COMMON BIKE REPAIR MISTAKES
Poorly inflated tires
Not inflating tires is probably the worst offender, Grant says. It’s a huge cause of flats, because when the tire pressure is low and you hit a curb or a pothole or something, the tire will bottom out, the rim will smash the curb and puncture the tube (known as a pinch flat). A fully-inflated tire has enough pressure to just bounce off.

Grant offering consultation at Ride Brooklyn. Photo by Lilly Frances.

Saddles
A lot of people also have their saddles adjusted to the wrong height. Some people like being able to put both feet flat on the ground while in the saddle, others want their legs to be fully extended at the bottom of the pedal stroke. Grant says both of these are wrong, and while short rides may be fine, in the end they do take a toll on your knees. He suggests a simple way to get your seat height right is to raise it so you’re standing on the balls of your feet while you’re in the saddle. Every bike is going to be a little bit different, but this will at least get you in the right ballpark.
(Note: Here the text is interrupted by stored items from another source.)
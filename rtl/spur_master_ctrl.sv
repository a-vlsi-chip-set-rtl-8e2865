// spur_master_ctrl: opcode decoder of the master control.
//
// Turns a 32-bit instruction into the high-level control word (spur_pkg::
// ctrl_t) that the Execute, Memory and Write stages carry along the pipeline,
// standing in for the chip's opcode PLA and fast logic.  Fields follow the
// seven published formats: opcode 31:25 (31:28 for call/jump), Rd/Cond
// 24:20, Rs1 19:15, immediate flag 14, Rs2 13:9, 14-bit immediate 13:0,
// store immediate {24:20, 8:0}, branch offset 8:0.  The opcode values are
// this design's.  FPU instructions are illegal when the FPU is disabled; when
// it is enabled they are no-ops for the CPU except FPU load/store, for which
// the CPU forms the address.  Combinational.
module spur_master_ctrl
  import spur_pkg::*;
(
  input  logic [31:0] instr,
  input  logic        ivalid,     // 0 inserts a bubble (internal "miss")
  input  logic        fpu_en,
  output ctrl_t       ctl
);
  logic [6:0] opc;
  always_comb begin
    opc = instr[31:25];
    ctl = '0;
    ctl.valid   = ivalid;
    ctl.use_imm = instr[14];
    ctl.use_rs1 = 1'b1;
    ctl.use_rs2 = !instr[14];
    ctl.alu_op  = ALU_ADD;
    ctl.sh_op   = SH_NONE;
    ctl.res_sel = RES_ALU;
    ctl.cop     = CO_NONE;
    if (!ivalid) begin
      ctl.use_rs1 = 1'b0;
      ctl.use_rs2 = 1'b0;
    end else if (instr[31:28] == OP4_CALL) begin
      ctl.call = 1'b1; ctl.rd_we = 1'b1; ctl.res_sel = RES_PC;
      ctl.use_rs1 = 1'b0; ctl.use_rs2 = 1'b0;
    end else if (instr[31:28] == OP4_JUMP) begin
      ctl.jump = 1'b1; ctl.use_rs1 = 1'b0; ctl.use_rs2 = 1'b0;
    end else begin
      unique case (opc)
        OP_NOP:  begin ctl.use_rs1 = 1'b0; ctl.use_rs2 = 1'b0; end
        OP_ADD:  begin ctl.rd_we = 1'b1; ctl.alu_op = ALU_ADD; ctl.ovf_chk = 1'b1; end
        OP_SUB:  begin ctl.rd_we = 1'b1; ctl.alu_op = ALU_SUB; ctl.ovf_chk = 1'b1; end
        OP_AND:  begin ctl.rd_we = 1'b1; ctl.alu_op = ALU_AND; end
        OP_OR:   begin ctl.rd_we = 1'b1; ctl.alu_op = ALU_OR;  end
        OP_XOR:  begin ctl.rd_we = 1'b1; ctl.alu_op = ALU_XOR; end
        OP_SLL:  begin ctl.rd_we = 1'b1; ctl.sh_op = SH_LL; ctl.res_sel = RES_SHIFT; end
        OP_SRL:  begin ctl.rd_we = 1'b1; ctl.sh_op = SH_RL; ctl.res_sel = RES_SHIFT; end
        OP_SRA:  begin ctl.rd_we = 1'b1; ctl.sh_op = SH_RA; ctl.res_sel = RES_SHIFT; end
        OP_ADDT: begin ctl.rd_we = 1'b1; ctl.alu_op = ALU_ADD; ctl.tag_chk = 1'b1; ctl.ovf_chk = 1'b1; end
        OP_SUBT: begin ctl.rd_we = 1'b1; ctl.alu_op = ALU_SUB; ctl.tag_chk = 1'b1; ctl.ovf_chk = 1'b1; end
        OP_EXTB: begin ctl.rd_we = 1'b1; ctl.res_sel = RES_EXTB; end
        OP_INSB: begin ctl.rd_we = 1'b1; ctl.res_sel = RES_INSB; end
        OP_RDTAG:begin ctl.rd_we = 1'b1; ctl.res_sel = RES_RDTAG; ctl.use_rs2 = 1'b0; end
        OP_WRTAG:begin ctl.rd_we = 1'b1; ctl.res_sel = RES_WRTAG; end
        OP_LD32: begin ctl.rd_we = 1'b1; ctl.load = 1'b1; ctl.cop = CO_READ; end
        OP_LD40: begin ctl.rd_we = 1'b1; ctl.load = 1'b1; ctl.ld40 = 1'b1; ctl.cop = CO_READ; end
        OP_LDCAR:begin ctl.rd_we = 1'b1; ctl.load = 1'b1; ctl.ld40 = 1'b1; ctl.ptr_chk = 1'b1; ctl.cop = CO_READ; end
        OP_LDPRIV:begin ctl.rd_we = 1'b1; ctl.load = 1'b1; ctl.ld40 = 1'b1; ctl.cop = CO_READPRIV; end
        OP_ST32: begin ctl.store = 1'b1; ctl.use_rs2 = 1'b1; ctl.cop = CO_WRITE; end
        OP_ST40: begin ctl.store = 1'b1; ctl.use_rs2 = 1'b1; ctl.st40 = 1'b1; ctl.gen_chk = 1'b1; ctl.cop = CO_WRITE; end
        OP_FLUSH:begin ctl.store = 1'b1; ctl.cop = CO_FLUSH; ctl.use_rs2 = 1'b0; end
        OP_CMPBR: begin ctl.branch = 1'b1; ctl.alu_op = ALU_SUB; end
        OP_CMPBRT:begin ctl.branch = 1'b1; ctl.tag_br = 1'b1; ctl.use_rs2 = 1'b0; end
        OP_RET:  begin ctl.ret = 1'b1; end
        OP_RETT: begin ctl.rett = 1'b1; end
        OP_RDSR: begin ctl.rd_we = 1'b1; ctl.rdsr = 1'b1; ctl.res_sel = RES_SR; ctl.use_rs1 = 1'b0; end
        OP_WRSR: begin ctl.wrsr = 1'b1; ctl.use_rs2 = 1'b0; end
        OP_FPOP, OP_FPLD, OP_FPST: begin
          ctl.fpu = 1'b1;
          ctl.use_rs2 = 1'b0;
          if (!fpu_en) ctl.illegal = 1'b1;
          else if (opc == OP_FPLD) begin ctl.fpu_mem = 1'b1; ctl.load = 1'b1; ctl.cop = CO_FPREAD; end
          else if (opc == OP_FPST) begin ctl.fpu_mem = 1'b1; ctl.store = 1'b1; ctl.cop = CO_FPWRITE; end
          else ctl.use_rs1 = 1'b0;
        end
        default: begin ctl.illegal = 1'b1; ctl.use_rs1 = 1'b0; ctl.use_rs2 = 1'b0; end
      endcase
    end
  end
endmodule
WHEN SHOULD YOU CALL IN THE PROS?
Grant says not too much on a bike is all that complicated as long as you’re somewhat mechanically inclined. But for those who aren’t, you can usually take your bike into a bike shop for a free look-over. The one time Grant insists upon a professional tune up is after a crash, because it’s important to ensure the bike is safe to ride afterwards.